There are no common rules of the students’ acceptance in the English higher educational institutions. These are different depending on institution. However, it is dependable upon the entrant, his preliminary gained skills and the showings in the matriculation certificate. Having obtained the secondary education, the entrant is invited for interview, upon results of which there is made a decision whether he would pass the examination from 3-4 subjects. The interview shall indicate the talents and motivations of the future student, and as well his social make-up (system of valuable orientations).

The school teachers are trained in the general teachers’ training colleges and the teachers’ training branches of the universities. There are higher teachers’ training institutions with state and private ownership.

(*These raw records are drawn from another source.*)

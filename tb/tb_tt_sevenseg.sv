// tt_sevenseg with REFRESH=3: random boards; for many cycles the lit digit, its
// segments and decimal point must match the piece on the viewed row, with the digits
// scanned in turn; up/down pulses must move the row and stop at 0 and 7.
module tb_tt_sevenseg;
  import onechan_pkg::*;
  localparam int WATCHDOG = 200000;
  localparam int REFRESH = 3;
  `include "tb_common.svh"
  logic rst_n = 1;
  initial #1 rst_n = 0;  // an asynchronous reset needs an edge after time 0
  piece_t board [64];
  logic up = 0, down = 0;
  logic [2:0] row;
  logic [7:0] an_n;
  logic [6:0] seg_n;
  logic dp_n;
  int exp_row = 0;

  tt_sevenseg #(.REFRESH(REFRESH)) dut (.*);

  function automatic logic [6:0] font(int d);  // active-low {g..a}
    logic [6:0] on [7] = '{7'h3F, 7'h06, 7'h5B, 7'h4F, 7'h66, 7'h6D, 7'h7D};
    return ~on[d];
  endfunction

  initial begin
    logic [7:0] prev_an = 0;
    int scans = 0;
    repeat (3) @(posedge clk);
    rst_n = 1;
    for (int t = 0; t < 400; t++) begin
      @(negedge clk);
      if (t % 20 == 0)
        for (int s = 0; s < 64; s++)
          board[s] = $urandom_range(0, 2) == 0 ? EMPTY
                   : piece_t'((8'd1 << $urandom_range(0, 5)) | ($urandom_range(0, 1) ? 8'h40 : 0));
      up = $urandom_range(0, 9) == 0;
      down = !up && $urandom_range(0, 9) == 0;
      @(negedge clk);
      if (up && exp_row < 7) exp_row++;
      else if (down && exp_row > 0) exp_row--;
      up = 0; down = 0;
      #1;
      check(int'(row) == exp_row, $sformatf("row %0d expected %0d", row, exp_row));
      check($countones(~an_n) == 1, "one digit lit");
      for (int d = 0; d < 8; d++) if (!an_n[d]) begin
        automatic piece_t p = board[exp_row * 8 + 7 - d];
        automatic int code = 0;
        for (int b = 0; b < 6; b++) if (p[b]) code = b + 1;
        check(seg_n == font(code), $sformatf("digit %0d segments %b for code %0d", d, seg_n, code));
        check(dp_n == !p[6], "decimal point for black");
      end
      if (an_n != prev_an) begin
        if (prev_an != 0) check(an_n == {an_n[6:0], an_n[7]} || an_n == {prev_an[6:0], prev_an[7]}, "digits scanned in turn");
        scans++;
      end
      prev_an = an_n;
    end
    check(scans > 50, "display refreshed");
    finish();
  end
endmodule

Entrance to the one-year teachers’ training course in the university is allowed only upon three-year study in any department, i.e. upon mastering the certain academic course and being qualified as the specialist in one or three subjects.

The teachers’ training colleges have no common curriculum; as a rule the curriculum of the three-year teachers’ training college includes: main subject studies, professional course, pedagogical studies and school practice. The special attention is paid to the subjects that shall be taught by the future teacher (up to 25% of the total studying time). More than 40% of the studying time is devoted to the professional course being studied within one or two years. As a rule, the professional course includes the subjects with comprehensive academic orientation: English language, mathematics, geography, history, etc – in total up to eight subjects. A quarter of the academic hours is used for pedagogical studies that include: pedagogical philosophy, psychology, pedagogical sociology, teaching methods, history of pedagogics, comparative pedagogy, school hygiene, school science, etc.

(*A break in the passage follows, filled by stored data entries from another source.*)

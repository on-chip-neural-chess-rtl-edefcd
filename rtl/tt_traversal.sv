// Step-step-spray tree traversal with negamax on a move stack.
//
// The search walks the move tree depth first. In the step phase it asks the move
// generator for one move of the current node (step), pushes it on the stack and plays
// it on the board (step down), or, when the node has no move left, takes the top move
// back and pops it (step up). When the stack holds DEPTH moves the node is a leaf:
// the spray phase asks the generator for all moves of the leaf (spray), sends the
// leaf board and those moves to the TPU in one SPI packet, and polls the TPU until it
// answers with the best value over those moves, seen by the side to move at the leaf.
// That value is stored as the leaf's result.
//
// Negamax runs on the stack: every node keeps best = max over its children of
// (-child value), starting at NEG_INF, which is also the value of a node without
// moves. On a step up the popped node's best updates its parent. At the root the move
// that set the best value is best_move. The root side is always white; depth d is
// played by white when d is even.
//
// Each node stores where the generator stopped (from square and candidate index) so
// the next step resumes after the last move returned. Handshakes: start pulse; busy
// high until the done pulse; best_move/best_value/found are held from done on.
// Packet framing and polling are described in onechan_pkg. The three phases, the
// stack discipline and the TPU packet follow the description; the packet format, the
// polling, NEG_INF and the value width are this design's choices.
module tt_traversal
  import onechan_pkg::*;
#(
  parameter int DEPTH     = 3,
  parameter int MAX_MOVES = 128,
  parameter int VAL_W     = 16
) (
  input  logic        clk,
  input  logic        rst_n,
  input  logic        start,
  output logic        busy,
  output logic        done,
  output move_t       best_move,
  output logic signed [VAL_W-1:0] best_value,
  output logic        found,
  // board
  input  piece_t      board [64],
  output logic        b_apply,
  output logic        b_undo,
  output move_t       b_mv,
  output piece_t      b_cap_in,
  input  piece_t      b_cap_out,
  // move generator
  output logic        mg_step,
  output logic        mg_spray,
  output logic        mg_side,
  output sq_t         mg_from,
  output logic [4:0]  mg_idx,
  input  logic        mg_valid,
  input  move_t       mg_mv,
  input  logic [4:0]  mg_mv_idx,
  input  logic        mg_done,
  input  logic        mg_none,
  // SPI master
  output logic        spi_start,
  output logic [7:0]  spi_tx,
  output logic        spi_last,
  input  logic [7:0]  spi_rx,
  input  logic        spi_done
);

  localparam int SPW = $clog2(DEPTH + 1);
  localparam int NW  = $clog2(MAX_MOVES + 1);
  typedef logic signed [VAL_W-1:0] val_t;

  typedef enum logic [3:0] {
    IDLE, STEP_REQ, STEP_WAIT, PUSH, UP, SPRAY_REQ, SPRAY_WAIT, SEND, POLL, GOTVAL
  } state_e;
  state_e state;

  logic [SPW-1:0] sp;
  move_t       st_mv   [DEPTH+1];
  piece_t      st_cap  [DEPTH+1];
  sq_t         res_from[DEPTH+1];
  logic [4:0]  res_idx [DEPTH+1];
  val_t        best    [DEPTH+1];

  move_t       mbuf [MAX_MOVES];
  logic [NW-1:0] nmov;
  localparam int IW  = $clog2(MAX_MOVES);
  logic [9:0]  bi;          // byte index within the current SPI transaction
  logic        wait_spi;
  logic [7:0]  csum;
  logic        status_q;
  logic [7:0]  value_q;
  logic [9:0]  pkt_len;     // index of the checksum byte
  logic [7:0]  tx_b;
  val_t        child_neg;
  logic [9:0]  mj;

  assign busy      = (state != IDLE);
  assign mg_side   = sp[0];
  assign b_mv      = (state == UP) ? st_mv[sp] : st_mv[SPW'(sp + 1'b1)];
  assign b_cap_in  = st_cap[sp];
  assign b_apply   = (state == PUSH);
  assign b_undo    = (state == UP);
  assign pkt_len   = 10'd67 + 10'(2 * int'(nmov));
  assign child_neg = -best[sp];
  assign mj        = bi - 10'd67;

  // Byte to send in the current transaction
  always_comb begin
    tx_b = 8'h00;
    if (state == SEND) begin
      if (bi == 0)            tx_b = PKT_SYNC;
      else if (bi == 1)       tx_b = {7'd0, sp[0]};
      else if (bi == 2)       tx_b = 8'(nmov);
      else if (bi < 67)       tx_b = board[6'(bi - 10'd3)];
      else if (bi < pkt_len)  tx_b = mj[0] ? {2'b00, mbuf[IW'(mj >> 1)].to} : {2'b00, mbuf[IW'(mj >> 1)].from};
      else                    tx_b = csum;
    end else if (state == POLL) begin
      tx_b = (bi == 0) ? RD_CMD : 8'h00;
    end
  end

  always_ff @(posedge clk or negedge rst_n) begin
    if (!rst_n) begin
      state     <= IDLE;
      sp        <= '0;
      done      <= 1'b0;
      best_move <= '0;
      best_value <= '0;
      found     <= 1'b0;
      mg_step   <= 1'b0;
      mg_spray  <= 1'b0;
      mg_from   <= '0;
      mg_idx    <= '0;
      spi_start <= 1'b0;
      spi_tx    <= '0;
      spi_last  <= 1'b0;
      nmov      <= '0;
      bi        <= '0;
      wait_spi  <= 1'b0;
      csum      <= '0;
      status_q  <= '0;
      value_q   <= '0;
      for (int i = 0; i <= DEPTH; i++) begin
        st_mv[i] <= '0; st_cap[i] <= '0; res_from[i] <= '0; res_idx[i] <= '0; best[i] <= '0;
      end
    end else begin
      done      <= 1'b0;
      mg_step   <= 1'b0;
      mg_spray  <= 1'b0;
      spi_start <= 1'b0;
      case (state)
        IDLE: if (start) begin
          sp          <= '0;
          best[0]     <= val_t'(NEG_INF);
          res_from[0] <= '0;
          res_idx[0]  <= '0;
          found       <= 1'b0;
          state       <= STEP_REQ;
        end
        STEP_REQ: begin
          mg_step <= 1'b1;
          mg_from <= res_from[sp];
          mg_idx  <= res_idx[sp];
          state   <= STEP_WAIT;
        end
        STEP_WAIT: if (mg_done) begin
          if (mg_none || !mg_valid) begin
            if (sp == 0) begin
              best_value <= best[0];
              done       <= 1'b1;
              state      <= IDLE;
            end else begin
              state <= UP;
            end
          end else begin
            st_mv[SPW'(sp + 1'b1)] <= mg_mv;
            res_from[sp]           <= mg_mv.from;
            res_idx[sp]            <= mg_mv_idx + 5'd1;
            state                  <= PUSH;
          end
        end
        PUSH: begin   // board plays the move this cycle
          st_cap[SPW'(sp + 1'b1)]   <= b_cap_out;
          best[SPW'(sp + 1'b1)]     <= val_t'(NEG_INF);
          res_from[SPW'(sp + 1'b1)] <= '0;
          res_idx[SPW'(sp + 1'b1)]  <= '0;
          sp                        <= sp + 1'b1;
          state <= (int'(sp) + 1 == DEPTH) ? SPRAY_REQ : STEP_REQ;
        end
        UP: begin     // board takes the move back this cycle
          if (child_neg > best[SPW'(sp - 1'b1)]) begin
            best[SPW'(sp - 1'b1)] <= child_neg;
            if (sp == 1) begin
              best_move <= st_mv[1];
              found     <= 1'b1;
            end
          end
          sp    <= sp - 1'b1;
          state <= STEP_REQ;
        end
        SPRAY_REQ: begin
          mg_spray <= 1'b1;
          mg_from  <= '0;
          mg_idx   <= '0;
          nmov     <= '0;
          state    <= SPRAY_WAIT;
        end
        SPRAY_WAIT: begin
          if (mg_valid && int'(nmov) < MAX_MOVES) begin
            mbuf[IW'(nmov)] <= mg_mv;
            nmov <= nmov + 1'b1;
          end
          if (mg_done) begin
            if (nmov == 0 && !mg_valid) begin
              best[sp] <= val_t'(NEG_INF);
              state    <= UP;
            end else begin
              bi       <= '0;
              csum     <= '0;
              wait_spi <= 1'b0;
              state    <= SEND;
            end
          end
        end
        SEND: begin
          if (!wait_spi) begin
            spi_start <= 1'b1;
            spi_tx    <= tx_b;
            spi_last  <= (bi == pkt_len);
            wait_spi  <= 1'b1;
            if (bi != 0) csum <= csum ^ tx_b;
          end else if (spi_done) begin
            wait_spi <= 1'b0;
            bi       <= bi + 1'b1;
            if (bi == pkt_len) begin
              bi    <= '0;
              state <= POLL;
            end
          end
        end
        POLL: begin
          if (!wait_spi) begin
            spi_start <= 1'b1;
            spi_tx    <= tx_b;
            spi_last  <= (bi == 3);
            wait_spi  <= 1'b1;
          end else if (spi_done) begin
            wait_spi <= 1'b0;
            bi       <= bi + 1'b1;
            if (bi == 1) status_q <= spi_rx[0];
            if (bi == 2) value_q  <= spi_rx;
            if (bi == 3) begin
              bi    <= '0;
              state <= status_q ? GOTVAL : POLL;
            end
          end
        end
        GOTVAL: begin
          best[sp] <= val_t'(signed'(value_q));
          state    <= UP;
        end
        default: state <= IDLE;
      endcase
    end
  end

endmodule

The main forms of education are still the lectures and seminars. The technical means, role-laying games, micro-teaching, etc. have been more and more applied in the educational process recently. The studies held by personally assigned to the student teacher (tutor) are traditionally considered to be rather difficult. Such studies provide for establishment of the close contact between the students and the teachers. In such case, the teacher acts not only as the source of knowledge, but also teaches his educatee to act and think in independent manner. Generally, the school pedagogical practice of the students lasts for 14 weeks. Such practice includes the observation over the teaching & educational process and some lessons supervised by the teacher. In order to complete with education upon graduation from the teachers’ training colleges, the students shall work on probation within one year at the place of employment.


As distinct from Great Britain and the United States of America, the French universities are not located at the top of the educational pyramid. The leading positions are taken by the Higher Schools (Fr. - grand l’ecole) providing for education of specialists in the field of business, state administration and engineering. They provide the high level of education and therefore, the entrance examination is allowed only for those who successfully completed the first-year educational course in the university.

Administration of the higher education in France is exercised by the Minister of National Education through mediation of the National Board for Higher Education and Research. There are regional boards for higher education and research established within the economic regions (that as a rule match to the academies, or in the other words – academic counties) being headed by principals – the chairmen of the local universities councils. The university is supervised by the president elected once for five years; it often happens so that the president of the largest local university simultaneously is the principal of academy (academic county). Practically all higher educational institutions in France are state owned and being financed by the government.

The private higher educational institutions in France include five catholic universities, near a quarter of the total number (120) of the Higher Schools subordinated to the industrial companies and churches. There are less than 10% of the French students who study in privately owned higher educational institutions.